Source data
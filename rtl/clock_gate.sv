// clock_gate: latch-based clock gating cell.
//
// The enable is captured by a latch that is transparent while `clk` is
// low and holds while it is high; the gated clock is `clk` AND the latched
// enable. An enable that settles before the rising edge lets exactly that
// clock pulse through, and enable changes during the high phase cannot
// cut or create a pulse. A register whose input multiplexer would only
// recirculate its own value when the enable is low can be clocked by this
// cell instead, so it receives no clock at all while it holds.
//
// Gating registers that do not change, in place of their enable
// multiplexer, follows the document's description of RTL clock splitting;
// the latch-and-AND cell is the usual way to do it and is this design's
// choice. The latch is intended (it is the gating cell's storage).
//
// Timing: `en` must be stable from before the rising edge of `clk` it is
// meant to pass until that edge; `gclk` follows `clk` with a gate delay.
module clock_gate (
  input  logic clk,
  input  logic en,
  output logic gclk
);

  logic en_l;

  always_latch begin
    if (!clk) en_l = en;
  end

  assign gclk = clk & en_l;

endmodule
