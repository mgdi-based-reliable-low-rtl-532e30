// tb_clock_gate: drives a clock and a random enable that changes at
// random points of both clock phases; checks that each gated pulse appears
// exactly when the enable was high at the rising clock edge, that the
// gated clock is never high while the clock is low, and that enable
// changes in the high phase do not cut a pulse.
module tb_clock_gate;
  logic clk = 0, en = 0, gclk;
  int checks = 0, failures = 0;
  int exp_pulses = 0, got_pulses = 0;

  clock_gate dut (.*);

  task automatic check(logic ok, string what);
    checks++;
    if (!ok) begin failures++; $display("FAIL: %s", what); end
  endtask

  initial begin : watchdog
    #100000;
    failures++;
    $display("TB_RESULT checks=%0d failures=%0d", checks, failures);
    $finish;
  end

  always @(posedge gclk) got_pulses++;

  initial begin
    logic en_at_edge;
    for (int i = 0; i < 300; i++) begin
      // low phase: enable may change anywhere
      #($urandom_range(1, 4)) en = 1'($urandom);
      #1 check(gclk == 0, "gclk low while clk low");
      #3;
      en_at_edge = en;
      clk = 1;
      #1 check(gclk == en_at_edge, $sformatf("pulse %0d follows enable", i));
      // high phase: enable change must not affect the pulse
      #($urandom_range(1, 2)) en = 1'($urandom);
      #1 check(gclk == en_at_edge, "pulse not cut or created in high phase");
      if (en_at_edge) exp_pulses++;
      #1 clk = 0;
      #1 check(gclk == 0, "gclk falls with clk");
    end
    check(got_pulses == exp_pulses && exp_pulses > 50, $sformatf("pulses %0d expected %0d", got_pulses, exp_pulses));
    $display("TB_RESULT checks=%0d failures=%0d", checks, failures);
    $finish;
  end
endmodule
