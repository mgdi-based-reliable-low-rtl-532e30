// clock_splitter: two-flip-flop clock splitting ring.
//
// FF1 takes the inverted output of FF2 and FF2 takes the output of FF1, so
// the pair steps through Q1Q2 = 00, 10, 11, 01 and repeats: each output is
// the input clock divided by four, the two outputs a quarter period apart,
// and only one of them changes per step. The pair is used two ways in this
// design: Q1/Q2 form the two most significant address bits of the
// clock-splitting address generator, and `wrap` (one enable pulse every
// fourth step, while the ring leaves state 01) is the divided clock that
// advances the lower (N-2)-bit LFSR.
//
// The ring with an inverter in its feedback and the use of Q1/Q2 as split
// clocks follow the document. Clocking the ring by an enable (`ce`) on one
// clock instead of gating the clock itself, the reset value 00, the synchronous clear and the
// `wrap` output are this design's own choices.
//
// Timing: q1/q2 change on the rising clk edge after ce=1; wrap is
// combinational from the current state and ce.
module clock_splitter (
  input  logic clk,
  input  logic rst_n,   // asynchronous, active low: Q1Q2 = 00
  input  logic clr,     // synchronous return to 00 (priority over ce)
  input  logic ce,      // step enable (the undivided clock)
  output logic q1,
  output logic q2,
  output logic wrap     // ce while in state 01: divided-by-four enable
);

  always_ff @(posedge clk or negedge rst_n) begin
    if (!rst_n) begin
      q1 <= 1'b0;
      q2 <= 1'b0;
    end else if (clr) begin
      q1 <= 1'b0;
      q2 <= 1'b0;
    end else if (ce) begin
      q1 <= ~q2;
      q2 <= q1;
    end
  end

  assign wrap = ce & ~q1 & q2;

endmodule
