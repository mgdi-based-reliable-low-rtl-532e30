// tb_clock_splitter: checks the two-flop ring against the 00,10,11,01
// sequence, that it holds without `ce`, that `wrap` marks every fourth
// step, and the synchronous clear.
module tb_clock_splitter;
  logic clk = 0, rst_n = 0, clr = 0, ce = 0;
  logic q1, q2, wrap;
  int checks = 0, failures = 0;

  clock_splitter dut (.*);

  always #5 clk = ~clk;

  task automatic check(logic ok, string what);
    checks++;
    if (!ok) begin failures++; $display("FAIL: %s", what); end
  endtask

  initial begin : watchdog
    repeat (2000) @(posedge clk);
    failures++;
    $display("TB_RESULT checks=%0d failures=%0d", checks, failures);
    $finish;
  end

  logic [1:0] seq [4] = '{2'b00, 2'b10, 2'b11, 2'b01};
  int idx = 0, wraps = 0;

  initial begin
    repeat (2) @(posedge clk);
    rst_n = 1;
    @(negedge clk);
    check({q1, q2} == 2'b00, "reset state");
    for (int i = 0; i < 200; i++) begin
      ce = ($urandom_range(0, 3) != 0);
      @(negedge clk);  // settle before sampling combinational wrap
      check(wrap == (ce && idx == 3), "wrap");
      @(posedge clk); #1;
      if (ce) begin
        idx = (idx + 1) % 4;
        if (idx == 0) wraps++;
      end
      check({q1, q2} == seq[idx], $sformatf("state step %0d", i));
    end
    check(wraps > 5, "ring wrapped");
    // clear from a non-zero state
    ce = 1; @(posedge clk); #1;
    clr = 1; @(posedge clk); #1; clr = 0; ce = 0;
    check({q1, q2} == 2'b00, "clear");
    $display("TB_RESULT checks=%0d failures=%0d", checks, failures);
    $finish;
  end
endmodule
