// comparator: checks memory read data against the expected pattern.
//
// On every cycle with `valid` high it compares the (corrected) read word
// with `expected` and samples the DMC decoder's flags. It keeps a sticky
// `fail` flag and the address of the first mismatch, and counts
// mismatches (words still wrong after correction), words in which the
// code detected an error and words in which it corrected one or more
// symbols. Counters saturate. `clear` (synchronous) restarts all of it.
//
// Comparing the memory output with the golden value follows the document;
// the counters, the first-fail address and the use of the DMC flags are
// this design's own.
//
// Timing: results are registered at the rising edge of the cycle whose
// inputs they describe.
module comparator #(
  parameter int unsigned WIDTH = 32,
  parameter int unsigned AW    = 5,
  parameter int unsigned CW    = 8
) (
  input  logic             clk,
  input  logic             rst_n,
  input  logic             clear,
  input  logic             valid,
  input  logic [AW-1:0]    addr,
  input  logic [WIDTH-1:0] expected,
  input  logic [WIDTH-1:0] actual,
  input  logic             err,        // DMC: non-zero syndrome
  input  logic             corrected,  // DMC: some symbol corrected
  output logic             fail,
  output logic [AW-1:0]    fail_addr,
  output logic [CW-1:0]    mismatch_cnt,
  output logic [CW-1:0]    detect_cnt,
  output logic [CW-1:0]    correct_cnt
);

  logic mismatch;
  assign mismatch = (actual != expected);

  function automatic logic [CW-1:0] sat_inc(logic [CW-1:0] c);
    return (c == '1) ? c : c + 1'b1;
  endfunction

  always_ff @(posedge clk or negedge rst_n) begin
    if (!rst_n) begin
      fail         <= 1'b0;
      fail_addr    <= '0;
      mismatch_cnt <= '0;
      detect_cnt   <= '0;
      correct_cnt  <= '0;
    end else if (clear) begin
      fail         <= 1'b0;
      fail_addr    <= '0;
      mismatch_cnt <= '0;
      detect_cnt   <= '0;
      correct_cnt  <= '0;
    end else if (valid) begin
      if (mismatch) begin
        if (!fail) fail_addr <= addr;
        fail         <= 1'b1;
        mismatch_cnt <= sat_inc(mismatch_cnt);
      end
      if (err)       detect_cnt  <= sat_inc(detect_cnt);
      if (corrected) correct_cnt <= sat_inc(correct_cnt);
    end
  end

endmodule
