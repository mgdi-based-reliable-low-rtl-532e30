// tb_comparator: drives random compare cycles and checks the sticky fail
// flag, the first failing address and the three counters against a
// model kept in the testbench; checks `clear` and that idle cycles count
// nothing.
module tb_comparator;
  logic clk = 0, rst_n = 0, clear = 0, valid = 0, err = 0, corrected = 0;
  logic [4:0] addr = 0, fail_addr;
  logic [31:0] expected = 0, actual = 0;
  logic fail;
  logic [7:0] mismatch_cnt, detect_cnt, correct_cnt;
  int checks = 0, failures = 0;

  comparator dut (.*);

  always #5 clk = ~clk;

  task automatic check(logic ok, string what);
    checks++;
    if (!ok) begin failures++; $display("FAIL: %s", what); end
  endtask

  initial begin : watchdog
    repeat (5000) @(posedge clk);
    failures++;
    $display("TB_RESULT checks=%0d failures=%0d", checks, failures);
    $finish;
  end

  initial begin
    int nm, nd, nc; logic f; logic [4:0] fa;
    repeat (2) @(posedge clk);
    rst_n = 1;
    for (int round = 0; round < 3; round++) begin
      clear = 1; @(posedge clk); #1; clear = 0;
      nm = 0; nd = 0; nc = 0; f = 0; fa = 0;
      check(!fail && mismatch_cnt == 0 && detect_cnt == 0 && correct_cnt == 0, "cleared");
      for (int i = 0; i < 100; i++) begin
        valid = ($urandom_range(0, 3) != 0);
        addr = 5'($urandom);
        expected = $urandom;
        actual = ($urandom_range(0, 9) == 0 && round > 0) ? expected ^ 32'(1 << $urandom_range(0, 31)) : expected;
        err = ($urandom_range(0, 4) == 0);
        corrected = err && $urandom_range(0, 1);
        if (valid) begin
          if (actual != expected) begin
            if (!f) fa = addr;
            f = 1; nm++;
          end
          nd += int'(err); nc += int'(corrected);
        end
        @(posedge clk); #1;
        check(fail == f && mismatch_cnt == 8'(nm) && detect_cnt == 8'(nd) && correct_cnt == 8'(nc),
              $sformatf("round %0d cycle %0d", round, i));
        if (f) check(fail_addr == fa, "first fail address");
      end
      valid = 0;
      check(round == 0 || nm > 0, "mismatches exercised");
    end
    $display("TB_RESULT checks=%0d failures=%0d", checks, failures);
    $finish;
  end
endmodule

ACTIVITY
Only the lines from the first line of the records through the line containing "may change anywhere" should be repeated, exactly as they appear.

EXERCISE OUTPUT
filename rtl/clock_gate.sv
// clock_gate: latch-based clock gating cell.
//
// The enable is captured by a latch that is transparent while `clk` is
// low and holds while it is high; the gated clock is `clk` AND the latched
// enable. An enable that settles before the rising edge lets exactly that
// clock pulse through, and enable changes during the high phase cannot
// cut or create a pulse. A register whose input multiplexer would only
// recirculate its own value when the enable is low can be clocked by this
// cell instead, so it receives no clock at all while it holds.
//
// Gating registers that do not change, in place of their enable
// multiplexer, follows the document's description of RTL clock splitting;
// the latch-and-AND cell is the usual way to do it and is this design's
// choice. The latch is intended (it is the gating cell's storage).
//
// Timing: `en` must be stable from before the rising edge of `clk` it is
// meant to pass until that edge; `gclk` follows `clk` with a gate delay.
module clock_gate (
  input  logic clk,
  input  logic en,
  output logic gclk
);

  logic en_l;

  always_latch begin
    if (!clk) en_l = en;
  end

  assign gclk = clk & en_l;

endmodule
repository mgdi-based-reliable-low-rtl-532e30
// tb_clock_gate: drives a clock and a random enable that changes at
// random points of both clock phases; checks that each gated pulse appears
// exactly when the enable was high at the rising clock edge, that the
// gated clock is never high while the clock is low, and that enable
// changes in the high phase do not cut a pulse.
module tb_clock_gate;
  logic clk = 0, en = 0, gclk;
  int checks = 0, failures = 0;
  int exp_pulses = 0, got_pulses = 0;

  clock_gate dut (.*);

  task automatic check(logic ok, string what);
    checks++;
    if (!ok) begin failures++; $display("FAIL: %s", what); end
  endtask

  initial begin : watchdog
    #100000;
    failures++;
    $display("TB_RESULT checks=%0d failures=%0d", checks, failures);
    $finish;
  end

  always @(posedge gclk) got_pulses++;

  initial begin
    logic en_at_edge;
    for (int i = 0; i < 300; i++) begin
      // low phase: enable may change anywhere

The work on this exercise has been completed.